CVE intelligence and bounded remediation

CVE-2022-24769 — Moby is an open-source project created by Docker to enable and accelerate software containerization

Medium CVSS 5.9

Moby is an open-source project created by Docker to enable and accelerate software containerization. A bug was found in Moby (Docker Engine) prior to version 20.10.14 where containers were incorrectly started with non-empty inheritable Linux process capabilities, creating an atypical Linux environment and enabling programs with inheritable file capabilities to elevate those capabilities to the permitted set during `execve(2)`. Normally, when executable programs have specified permitted file capabilities, otherwise unprivileged users and processes can execute those programs and gain the specified file capabilities up to the bounding set. Due to this bug, containers which included executable programs with inheritable file capabilities allowed otherwise unprivileged users and processes to additionally gain these inheritable file capabilities up to the container's bounding set. Containers which use Linux users and groups to perform privilege separation inside the container are most directly impacted. This bug did not affect the container security sandbox as the inheritable set never contained more capabilities than were included in the container's bounding set. This bug has been fixed…

Severity
Medium
CVSS
5.9 (3.1)
Published
2022-03-24
CISA KEV
Not currently listed
Ecosystem
software/application
Weaknesses
CWE-732

Affected products

  • mobyproject / moby
  • fedoraproject / fedora / 34
  • fedoraproject / fedora / 35
  • fedoraproject / fedora / 36
  • linuxfoundation / runc
  • debian / debian_linux / 11.0

Matched remediation archetype

Privilege escalation and unsafe privilege management

This catalog composition supplies bounded fallback guidance.

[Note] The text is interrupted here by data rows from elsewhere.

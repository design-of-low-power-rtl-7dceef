// tb_smu: self-check of the survivor memory unit (four registers of four
// stages). Random 4-bit words are shifted in; after every rising edge the
// serial outputs must equal the word that entered four edges before, qb
// their complement, and every tap the word of its own delay.
module tb_smu;
  localparam int N = 4, DEPTH = 4;
  int checks = 0, failures = 0;
  logic clk = 1'b0, rst_n = 1'b0;
  logic [N-1:0] d = '0, q, qb;
  logic [N*DEPTH-1:0] taps;
  logic [N-1:0] hist [DEPTH];  // hist[0] newest word

  smu #(.N(N), .DEPTH(DEPTH)) dut (
    .clk(clk), .rst_n(rst_n), .d(d), .q(q), .qb(qb), .taps(taps)
  );

  always #5 clk = ~clk;

  initial begin : watchdog
    repeat (1000) @(posedge clk);
    failures++;
    $display("watchdog expired");
    $display("TB_RESULT checks=%0d failures=%0d", checks, failures);
    $finish;
  end

  initial begin
    logic [N*DEPTH-1:0] exp_taps;
    for (int k = 0; k < DEPTH; k++) hist[k] = '0;
    d = '1;
    repeat (2) @(posedge clk);
    #1;
    checks++;
    if (q !== '0 || taps !== '0) failures++;
    @(negedge clk) begin rst_n = 1'b1; d = '0; end
    for (int i = 0; i < 300; i++) begin
      @(negedge clk) d = N'($urandom);
      @(posedge clk);
      for (int k = DEPTH - 1; k > 0; k--) hist[k] = hist[k-1];
      hist[0] = d;
      // register r, tap DEPTH-1-k holds the bit that entered k+1 edges ago
      for (int r = 0; r < N; r++)
        for (int k = 0; k < DEPTH; k++)
          exp_taps[r*DEPTH + (DEPTH-1-k)] = hist[k][r];
      #1;
      checks++;
      if (q !== hist[DEPTH-1] || qb !== ~hist[DEPTH-1] || taps !== exp_taps) begin
        failures++;
        $display("FAIL cycle %0d q=%h expected %h taps=%h expected %h", i, q, hist[DEPTH-1], taps, exp_taps);
      end
    end
    $display("TB_RESULT checks=%0d failures=%0d", checks, failures);
    $finish;
  end
endmodule
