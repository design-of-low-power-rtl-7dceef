// tcounter: W-bit binary up counter built from a cascade of T flip-flops.
//
// Stage 0 toggles on each rising clock edge where en is 1; stage i toggles when
// en is 1 and all lower stages are 1, which is a binary increment. The count
// wraps from 2**W-1 to 0. A synchronous clr forces every stage that holds a 1
// to toggle, returning the count to 0 on the next edge while using only T
// flip-flops; clr has priority over en.
//
// The circuit this follows cascades T flip-flops as a ripple counter, each
// stage clocked by the one before. Here all stages share the clock and the
// carry is formed from the lower bits instead; the counted value per edge is
// the same, and every count enable is seen even when it stays high for several
// cycles. The clear and the reset (rst_n, asynchronous, active low) are this
// design's additions.
module tcounter #(
  parameter int unsigned W = 3
) (
  input  logic         clk,
  input  logic         rst_n,
  input  logic         clr,
  input  logic         en,
  output logic [W-1:0] q
);
  logic [W-1:0] t;
  logic [W-1:0] carry;  // carry[i]: en and all bits below i are 1

  assign carry[0] = en;

  for (genvar i = 1; i < W; i++) begin : g_carry
    assign carry[i] = carry[i-1] & q[i-1];
  end

  assign t = clr ? q : carry;

  for (genvar i = 0; i < W; i++) begin : g_stage
    tff u_tff (
      .clk  (clk),
      .rst_n(rst_n),
      .t    (t[i]),
      .q    (q[i]),
      .qb   ()
    );
  end
endmodule
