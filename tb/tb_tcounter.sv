// tb_tcounter: self-check of the 3-bit T flip-flop counter against an integer
// model: random enable and clear, with the count checked after every rising
// edge. Requires the count to wrap from 7 to 0 and the clear to be used at
// least once.
module tb_tcounter;
  localparam int W = 3;
  int checks = 0, failures = 0;
  int wraps = 0, clears = 0;
  logic clk = 1'b0, rst_n = 1'b0, clr = 1'b0, en = 1'b0;
  logic [W-1:0] q;
  int model;

  tcounter #(.W(W)) dut (.clk(clk), .rst_n(rst_n), .clr(clr), .en(en), .q(q));

  always #5 clk = ~clk;

  initial begin : watchdog
    repeat (2000) @(posedge clk);
    failures++;
    $display("watchdog expired");
    $display("TB_RESULT checks=%0d failures=%0d", checks, failures);
    $finish;
  end

  initial begin
    repeat (2) @(posedge clk);
    @(negedge clk) rst_n = 1'b1;
    model = 0;
    for (int i = 0; i < 600; i++) begin
      @(negedge clk);
      en  = ($urandom % 4) != 0;
      clr = ($urandom % 23) == 0;
      @(posedge clk);
      if (clr) begin
        if (model != 0) clears++;
        model = 0;
      end else if (en) begin
        if (model == (1 << W) - 1) wraps++;
        model = (model + 1) % (1 << W);
      end
      #1;
      checks++;
      if (int'(q) != model) begin
        failures++;
        $display("FAIL cycle %0d q=%0d expected %0d", i, q, model);
      end
    end
    checks++;
    if (wraps == 0 || clears == 0) failures++;
    $display("wraps %0d, clears %0d", wraps, clears);
    $display("TB_RESULT checks=%0d failures=%0d", checks, failures);
    $finish;
  end
endmodule
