// bmu: branch metric unit, the Hamming distance between a received and an
// expected bit sequence.
//
// One received bit (a) and the matching expected bit (b) are presented per
// clock. Their XOR is 1 where they differ, and it enables a W-bit counter of T
// flip-flops (tcounter), so after n bits the count q holds the number of
// positions in which the two sequences differ (modulo 2**W). q is registered:
// it includes the bit pair present at the previous rising edge. The T input t
// gates the count; the circuit ties it high. clr starts a new branch (count 0
// at the next edge, ignoring that cycle's bits); rst_n is an asynchronous
// active-low reset.
//
// Following the circuit: XOR gate, three-bit counter of T flip-flops, pins a,
// b, T and q2..q0. This design's own choice: the XOR enables a counter on the
// common clock instead of clocking a ripple counter directly, so that two
// mismatching bits in a row count twice; and the clear and reset.
module bmu #(
  parameter int unsigned W = viterbi_pkg::BM_W
) (
  input  logic         clk,
  input  logic         rst_n,
  input  logic         clr,
  input  logic         a,
  input  logic         b,
  input  logic         t,
  output logic [W-1:0] q
);
  logic mismatch;

  assign mismatch = a ^ b;

  tcounter #(.W(W)) u_counter (
    .clk  (clk),
    .rst_n(rst_n),
    .clr  (clr),
    .en   (t & mismatch),
    .q    (q)
  );
endmodule
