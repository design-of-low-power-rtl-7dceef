// tb_bmu: self-check of the branch metric unit. Received and expected bit
// streams are driven one pair per clock; the count must equal the Hamming
// distance of the pairs since the last clear (modulo 8), counting only while
// T is high. A directed branch checks that consecutive mismatching bits each
// count, then random branches of 2 to 9 bits are checked after every edge.
module tb_bmu;
  localparam int W = 3;
  int checks = 0, failures = 0;
  int runs = 0, gated = 0;
  logic clk = 1'b0, rst_n = 1'b0, clr = 1'b0, a = 1'b0, b = 1'b0, t = 1'b1;
  logic [W-1:0] q;
  int hd;

  bmu #(.W(W)) dut (.clk(clk), .rst_n(rst_n), .clr(clr), .a(a), .b(b), .t(t), .q(q));

  always #5 clk = ~clk;

  initial begin : watchdog
    repeat (5000) @(posedge clk);
    failures++;
    $display("watchdog expired");
    $display("TB_RESULT checks=%0d failures=%0d", checks, failures);
    $finish;
  end

  task automatic step(input logic ra, input logic rb, input logic rt, input logic rclr);
    @(negedge clk);
    a = ra;
    b = rb;
    t = rt;
    clr = rclr;
    @(posedge clk);
    if (rclr) hd = 0;
    else if (rt && (ra != rb)) hd = (hd + 1) % (1 << W);
    #1;
    checks++;
    if (int'(q) != hd) begin
      failures++;
      $display("FAIL t=%0t a=%0b b=%0b T=%0b clr=%0b q=%0d expected %0d", $time, ra, rb, rt, rclr, q, hd);
    end
  endtask

  initial begin
    hd = 0;
    repeat (2) @(posedge clk);
    #1;
    checks++;
    if (q != 0) failures++;
    @(negedge clk) rst_n = 1'b1;
    // received 1 0 1 1 against expected 0 1 1 0: distance 3, the first two
    // mismatches in a row
    step(1'b1, 1'b0, 1'b1, 1'b0);
    step(1'b0, 1'b1, 1'b1, 1'b0);
    runs++;
    step(1'b1, 1'b1, 1'b1, 1'b0);
    step(1'b1, 1'b0, 1'b1, 1'b0);
    checks++;
    if (q != 3'd3) failures++;
    for (int br = 0; br < 200; br++) begin
      step(1'b0, 1'b0, 1'b1, 1'b1);  // clear: new branch
      for (int k = 0; k < 2 + int'($urandom % 8); k++) begin
        logic ra, rb, rt;
        ra = 1'($urandom);
        rb = 1'($urandom);
        rt = ($urandom % 8) != 0;
        if (!rt && ra != rb) gated++;
        step(ra, rb, rt, 1'b0);
      end
    end
    checks++;
    if (gated == 0) failures++;
    $display("TB_RESULT checks=%0d failures=%0d", checks, failures);
    $finish;
  end
endmodule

Explicitly reviewed curated workflows load with the complete record below.

Check exposure

  • Map service accounts, operating-system identities, roles, capabilities, impersonation, set-user transitions, and administrative helper paths.
  • Determine whether untrusted users or lower-privilege processes can reach the affected transition or modify inputs it trusts.
  • Review file, socket, registry, device, job, container, and cloud-role permissions used before and after privilege changes.

Remediate safely

  • Apply the supported fix and redesign privileged operations as a minimal, authenticated, allowlisted interface.
  • Drop privileges before processing untrusted input, verify the drop succeeds, and remove unnecessary roles, capabilities, and write permissions.
  • Validate ownership and permissions at time of use and add explicit lower-to-higher privilege boundary tests.